The misleading part in this topic is probably coming from Wikipedia's article indicating the river's name is pure Arabic without referring to any sources, a quick research shows that Juan Félix in his book (Origen y primeras poblaciones de España) p85 says that the river's name is half Greek and half Arabic, another important point he added earlier is that Pliny suggests there are two rivers called ''Lethèos'', one in Italy and the other is in Iberia, The Greek name which it carries ''lethe'' confirms its existence and origin.
This seems to be in a great accordance with bearded's assumption.


----------



## A User

Bisogna sempre considerare le variazioni del clima e della piovosità nel corso dei secoli.
Nel medioevo il prosperare delle comunità montane viene associato a temperature molto calde.
Conoscevo la parola «Wadi» (italianizzato in «Uadi») perché durante la guerra d’Etiopia gli Italiani associarono essi al concetto di «lama»: grossi canaloni secchi che in caso di pioggia (rara) diventavano fiumi in piena.
La morfologia del territorio può cambiare nel tempo in modo imprevedibile: il riporto di detriti in certi punti può appiattire il profilo, mentre il regime impetuoso può scavare gole profonde in altre.
In italiano questo comportamento del fiume viene chiamato "regime torrentizio" (un grosso fiume si può ridurre a un rigagnolo in certe stagioni), e si verifica principalmente per la mancanza a monte di nevi perenni o di ghiacciai. Per metonimia il significato oscilla da quello di fiume a quella di valle e, ovviamente, il significato va contestualizzato: la battaglia del Guadalete si svolse nella valle, non nel fiume.

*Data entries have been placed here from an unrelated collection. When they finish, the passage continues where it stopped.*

* **`tb_gals_async_top`** runs every design at its default parameters at the
  same time, in about half a minute. It counts each mechanism and fails if any
  count stays at zero. The mechanisms are:
  * BaBaRouter: input FIFO full, simultaneous routing requests, queued output
    requests, five concurrent paths;
  * Hermes-GLP: clock gated, fast clock, slow clock, bisynchronous FIFO full;
  * the Hermes-GLP mesh: packets over two or more hops, routers on the fast
    clock, and every router stopped after the traffic;
  * Hermes-A/AA: kill tokens, output contention, west-first choices off the
    XY path;
  * cells: C-element hold, mutex tie.
* **Router testbenches** (`tb_babarouter`, `tb_router_core`,
  `tb_hermes_glp_router`, `tb_hermes_a_router`) rebuild every packet at the
  outputs. They compare each packet flit by flit with the next packet sent by
  its source, and check the output against the routing rule. Hermes-GLP is
  run with five sender clocks unrelated to its own.
* **`tb_hermes_glp_noc`** runs three workloads on the mesh:
  * the two-flow example above, checking each router's clock state during it;
  * random traffic between all nine nodes;
  * six fixed two-flow traffic patterns, all-high or all-low priority.
  For each pattern it prints the NoC activation rate. Each sample scores 1
  for a router on the fast source, 1/2 on the slow one and 0 when stopped.
  Samples are taken every 1 ns and averaged over routers and time. With
  50 % insertion the rates come out between 20 % and 51 %. An always-on
  NoC would score 100 %. The low-priority patterns must never select the
  fast source.
* **`tb_babarouter`** also checks the five-flows-at-once rate: five paths at
  one flit per cycle each.
* **`tb_clk_switch` and `tb_glp_clock_ctrl`** measure every pulse of the
  output clock: no runt high or low phase is allowed.
* **`tb_hermes_a_s_control`** logs every handshake transition and compares
  the sequence above.
* **`tb_hermes_a_out_arbiter`** checks first-come-first-served order on
  20,000 cycles of random requests.

To change the design:

* FIFO depths, flit width and addresses are module parameters.
* The Hermes-A token width lives in `hermes_a_pkg`.
* A new routing rule for Hermes-A goes next to `hermes_aa_wf_route` and is
  selected in `hermes_a_path_calc`.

In Italiano esiste la parola «guado» [latino VADVM], e un fiume si attraversa dove è più basso.


----------



## Rocko!

Tesoro de la lengua Castellana (dictionary). 1611:


----------



## bearded

Rocko! said:


> Tesoro de la lengua Castellana


''...oluidando las injurias'' is a plausible explanation of the -lethe part.


----------



## Margrave

Thank you for the valuable input.


----------